文献类型：期刊文献

英文题名：Environmental impacts evaluation and promotion measures of wood-based composite doors

作者：Lao, Wan-Li[1] Ma, Li-Ping[2] Wang, Chen[2] Liu, Cong-Wei[2] Li, Yan[3,4]

第一作者：劳万里

通信作者：Li, Y[1]

机构：[1]Chinese Acad Forestry, Res Inst Wood Ind, Beijing 100091, Peoples R China;[2]China Testing & Certificat Int Grp Co Ltd, Beijing 100024, Peoples R China;[3]Natl Forestry & Grassland Adm, Dept Sci & Technol, Beijing 100714, Peoples R China;[4]Hepingli Rd, Beijing 100714, Peoples R China

年份：2023

卷号：80

外文期刊名：JOURNAL OF BUILDING ENGINEERING

收录：;EI(收录号：20234715093083);Scopus(收录号：2-s2.0-85177216827);WOS:【SCI-EXPANDED(收录号:WOS:001119771500001)】；

基金：This work was financially supported by the soft science project for study on carbon emission accounting and mitigation path of China's wood and bamboo processing industry from China National Forestry and Grassland Administration (2023131004).

语种：英文

外文关键词：Environmental performance; Wooden doors; Life cycle assessment; Wood-based products

摘要：China is one of the biggest producers of wooden doors all over the world, and the wood-based composite doors are the most popular wooden door type in the country.

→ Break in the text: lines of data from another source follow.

# Reversible combinational units: multiplier, adder/subtractor, multiplexer and friends

A reversible circuit maps its inputs to its outputs one-to-one, so no
information is erased as it computes; in principle such logic can avoid the
energy cost of erasing bits. The price is bookkeeping. Every gate has as many
outputs as inputs. Results that need fewer lines than the inputs give leave
**garbage outputs** behind. Functions that need more lines take **constant
inputs** (ancillas). Designs in this style are judged by gate count, constant
inputs and garbage outputs as much as by speed.

This RTL builds a small library of reversible combinational units from a
handful of 3x3 gates. They are meant as the arithmetic and steering blocks of
a brain-computer-interface control path:

| unit | module | built from | inputs + constants = outputs + garbage |
|---|---|---|---|
| 5x5 signed multiplier | `rm` | 25 Toffoli, 16 double Peres, 4 Peres | 10 + 46 = 10 + 46 |
| 4-bit adder/subtractor | `ras` | 4 Feynman, 4 double Peres | 9 + 4 = 5 + 8 |
| 4x1 multiplexer | `rmux` | 3 R gates | 6 + 0 = 1 + 5 |
| 1x4 demultiplexer | `rdemux` | 3 R gates | 3 + 3 = 4 + 2 |
| 3-to-8 decoder | `rdecoder` | 1 Feynman, 6 R gates | 3 + 7 = 8 + 2 |
| 8-to-3 one-hot encoder | `rencoder` | 12 Feynman | 8 + 3 = 3 + 8 |

Everything is purely combinational. There are no clocks, resets or state.
The SystemVerilog models each reversible gate as a module, and each unit as a
netlist of those gates. Synthesis therefore sees ordinary AND/XOR/MUX logic,
but the structure, the constant inputs and the garbage lines of the
reversible circuit are kept in the hierarchy and on the ports.

## The gates

| gate | module | outputs |
|---|---|---|
| Feynman (CNOT) | `feynman_gate` | p = a, q = a ^ b |
| Toffoli (TG) | `toffoli_gate` | p = a, q = b, r = ab ^ c |
| Peres (PG) | `peres_gate` | p = a, q = a ^ b, r = ab ^ c |
| double Peres (DPG) | `dpg` | two PGs, see below |
| R gate | `r_gate` | p = s, q = s ? i0 : i1, r = s ? i1 : i0 |

A **Peres gate with c = 0 is a half adder**: q is the sum and r the carry.

The **double Peres gate** is two Peres gates in series. The first takes
(a, b, k) and gives (a, a^b, ab^k). The second takes (c, a^b, ab^k) and gives

    p = c               garbage
    sum = a ^ b ^ c
    cy  = c(a^b) ^ ab ^ k

With k = 0 this is a full adder with two garbage lines (a and c). With k = 1
the carry comes out inverted. The multiplier uses that in one place (below).

The **R gate** is a controlled swap with the select on its first line. Its
last output is the selected input, which makes it a 2:1 multiplexer with no
constant input. Tying `i1` to 0 makes it a 1:2 demultiplexer:
q = s & i0 and r = ~s & i0. The published description names the R gate but
gives no equations for it. These equations are this design's choice: they
are the simplest reversible gate that makes the 4x1 multiplexer work as drawn,
with no constants and five garbage lines. If your R gate is a different 3x3
gate, only `r_gate.sv` changes. The multiplexer, demultiplexer and decoder
depend only on its selecting behaviour.

## The multiplier (`rm`)

This is the largest and least obvious unit. It multiplies two 5-bit
two's-complement numbers into a 10-bit two's-complement product, in two
stages.

**Partial products (`rm_pp`).** A 5x5 grid of Toffoli gates. Row i carries
x[i], which enters at the y[0] end and passes from gate to gate. Column j
carries y[j] downward from the x[4] row. The gate at (i, j) writes
x[i]&y[j] ^ k onto a constant line k. The product is signed, so the
Baugh-Wooley scheme is used:

* the sign-row and sign-column terms x[4]y[j] and x[i]y[4] (i, j < 4) use
  k = 1 and come out complemented;
* x[4]y[4] and all other terms use k = 0.

Then

    x*y = sum(pp[i][j] * 2^(i+j)) + 2^5 + 2^9     (mod 2^10)

The five X lines and five Y lines that leave the grid are garbage.

**Multi-operand addition (`rm_moa`).** The 25 terms sit in columns 0..8
(1, 2, 3, 4, 5, 4, 3, 2, 1 bits). They are reduced in four rows of adders.
In each row, a full adder is a DPG with k = 0 and a half adder is a PG with
c = 0:

| row | half adder | full adders | role |
|---|---|---|---|
| 1 | col 1 | cols 2, 3, 4, 5, 6 | 3:2 compression, gives P1 |
| 2 | col 2 | cols 3, 4, 5, 7 | 3:2 compression, gives P2 |
| 3 | col 3 | cols 4, 5, 6 | 3:2 compression, gives P3 |
| 4 | col 4 | cols 5, 6, 7, 8 | ripple-carry, gives P4..P9 |

A carry made in one row is added in the next row. Rows 1-3 are therefore
carry-save and row 4 is a ripple. P0 is x[0]y[0] straight through. The two
Baugh-Wooley constants enter like this:

* **2^5** is a constant 1 on the third input of the row-2 column-5 DPG.
* **2^9** comes from the row-4 column-8 DPG, whose constant input k is 1.
  That DPG's carry output becomes ~carry, which is exactly bit 9 after adding
  1 at weight 2^9, modulo 2^10.

The counts follow the published multiplier: 45 gates, 46 constant inputs and
46 garbage outputs. The gate count of each row also follows it. Which term
goes into which adder input is this design's own assignment, checked
exhaustively. The published drawing shows no input for the 2^5 constant.
Here it is an explicit constant operand, without which signed products would
be wrong.

`rm.garbage` is ordered as: [35:0] adder garbage, [40:36] X lines, [45:41]
Y lines.

## The adder/subtractor (`ras`, `dpg_adder`)

`dpg_adder` is an N-bit ripple adder of N DPGs (N = 4). Stage 0 takes
(a[0], b[0], cin). Each later stage takes the previous carry on its first
input, b[i] on its second and a[i] on its third.

`ras` adds the subtract mode. A chain of four Feynman gates turns b[i] into
b[i] ^ sub. The mode line that leaves the chain is then the carry-in. So:

* sub = 0 gives a + b;
* sub = 1 gives a + ~b + 1 = a - b, with cout = 1 meaning "no borrow".

The published description only names an adder/subtractor, so this
complementing scheme is this design's choice. It uses 4 constant inputs and
leaves 8 garbage lines. The published figures are 5 and 10.

## Steering units

* **`rmux`**: gate 1 picks between i[0] and i[1] under s[0], and passes s[0]
  on to gate 2. Gate 2 picks between i[2] and i[3]. Gate 3 picks between the
  two results under s[1]. The garbage lines g[0..4] are, in order: the
  unchosen input of gate 1, s[0], the unchosen input of gate 2, s[1], and the
  unchosen input of gate 3. The whole 6-to-6 mapping is a bijection, and the
  testbench checks this.
* **`rdemux`**: gate 1 splits d on s[0]. Gates 2 and 3 split both halves on
  s[1]. It has three constant zeros, and the garbage is s[0] and s[1].
* **`rdecoder`**: a Feynman gate with a constant 1 makes s[0] and ~s[0].
  Two R gates split them on s[1], and four more split those on s[2].
* **`rencoder`**: each output bit is a constant-0 line. It collects, through
  Feynman gates, the XOR of the inputs whose index has that bit set. This is
  correct only for a one-hot input. An input that is not one-hot gives the
  XOR of the set indices, not a priority code.

Only the names and cost figures of the demultiplexer, decoder and encoder
are published. Their sizes (1x4, 3-to-8, 8-to-3) are inferred from those
figures: for each, data inputs plus constants equal outputs plus garbage.
Their structures are this design's own. The decoder uses one constant and one
garbage line more than the published figures. The encoder uses one constant
and one garbage line fewer.

## Top level (`rev_hci_top`)

The six units sit side by side and share no signals. Port prefixes are
`mux_`, `dmx_`, `dec_`, `enc_`, `mul_` and `as_`. Every `*_g` port carries
that unit's garbage lines. Many garbage lines are plain copies of inputs,
such as the select lines and the multiplier's X/Y lines. Synthesis will show
them as outputs wired straight to inputs. Leave them open if you do not need
them.

Widths are shared through `rev_pkg`: `ADD_W = 4`, `MUL_W = 5`, and the
garbage widths. `dpg_adder`, `ras` and `rm_pp` take a width parameter.
`rm_moa` is a fixed netlist for 5x5, so changing `MUL_W` means rewriting the
adder array.

## Files

* `rtl/rev_pkg.sv`: shared widths
* `rtl/feynman_gate.sv`, `toffoli_gate.sv`, `peres_gate.sv`, `dpg.sv`,
  `r_gate.sv`: the gates
* `rtl/rm_pp.sv`, `rm_moa.sv`, `rm.sv`: the multiplier
* `rtl/dpg_adder.sv`, `ras.sv`: the adder/subtractor
* `rtl/rmux.sv`, `rdemux.sv`, `rdecoder.sv`, `rencoder.sv`: the steering
  units
* `rtl/rev_hci_top.sv`: the top level
* `tb/tb_<module>.sv`: one self-checking testbench per module

## Simulating

Every testbench is self-checking. Each compares outputs against integer
arithmetic computed independently in the testbench, and ends by printing
`TB_RESULT checks=N failures=M`. Each also has a watchdog that fails the run
if it hangs. The gate, adder, multiplier and steering testbenches are
exhaustive over their inputs. The gate and multiplexer testbenches also check
that the mapping is one-to-one. `tb_rm_moa` drives random partial-product
patterns into the adder array on its own.

`tb_rev_hci_top` runs the whole top level at its default sizes. It checks
every unit over 1024 vectors and counts each mechanism: add mode, subtract
mode, carry, borrow, every select value and output line, and negative, zero
and positive products. It fails if any of these never occurred.

With Verilator 5:

    verilator --binary --timing --assert -Irtl -Itb \
        rtl/rev_pkg.sv tb/tb_rev_hci_top.sv --top-module tb_rev_hci_top \
        --Mdir obj_top -o sim
    ./obj_top/sim

Replace `tb_rev_hci_top` with any other `tb_<module>` to test one unit. The
package file must come first on the command line. Every run takes well under
a second.

## How far to trust it

* **Published structure:** the arithmetic behaviour of every unit, the gate
  equations of the Peres and double Peres gates, and the structures of the
  partial-product grid, the DPG ripple adder and the 4x1 multiplexer. The
  gate and constant counts of the multiplier, and the constant and garbage
  counts of the multiplexer and demultiplexer, also match.
* **This design's choices:** the R gate equations, the multiplier's
  term-to-adder assignment, the 2^5 constant, the subtract scheme, and the
  sizes and structures of the demultiplexer, decoder and encoder.
* **Not modelled:** the published quantum cost, power and delay figures,
  which describe a physical reversible implementation. The feature-selection
  and classification stage of the interface also has no hardware
  description, so none is given here.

In the context of energy-efficient and environment-friendly, assessing the environmental impacts of wood-based composite doors has become a necessity. The aim of this study was to comprehensively estimate the cradle-to-grave environmental effects of wood-based composite doors by Life Cycle Assessment (LCA). Using the eFootprint software, LCA study of wood-based composite doors was conducted according to the rules of ISO 14040 and ISO 14044. The selected environmental indicators were: respiratory inorganics (RI), global warming potential (GWP), eutrophication potential (EP), water use (WU), primary energy demand (PED), acidification potential (AP), photochemical oxidation formation potential (POFP), abiotic depletion potential (ADP), and ozone depletion potential (ODP). The results indicated that the production phase of raw and auxiliary material was the largest contributor to the environmental effects in terms of ADP, AP, PED, EP, GWP, RI, WU, ODP, and POFP, with the relative share ranging from 49 % to 99 %. The medium density fiberboard was the largest environmental hotspot because of the use of ureaformaldehyde resin. The end-of-life disposal also had a noticeable influence on environmental impact of the door. While the door manufacturing phase and transport phase had less environmental effects. The improvement measures were put forward from two aspects of door manufacturers and their suppliers. In addition, the feasibility and environmental benefits of door recycling was also discussed. The current results can help wood-based composite door manufacturers understand and improve the environmental performance of products.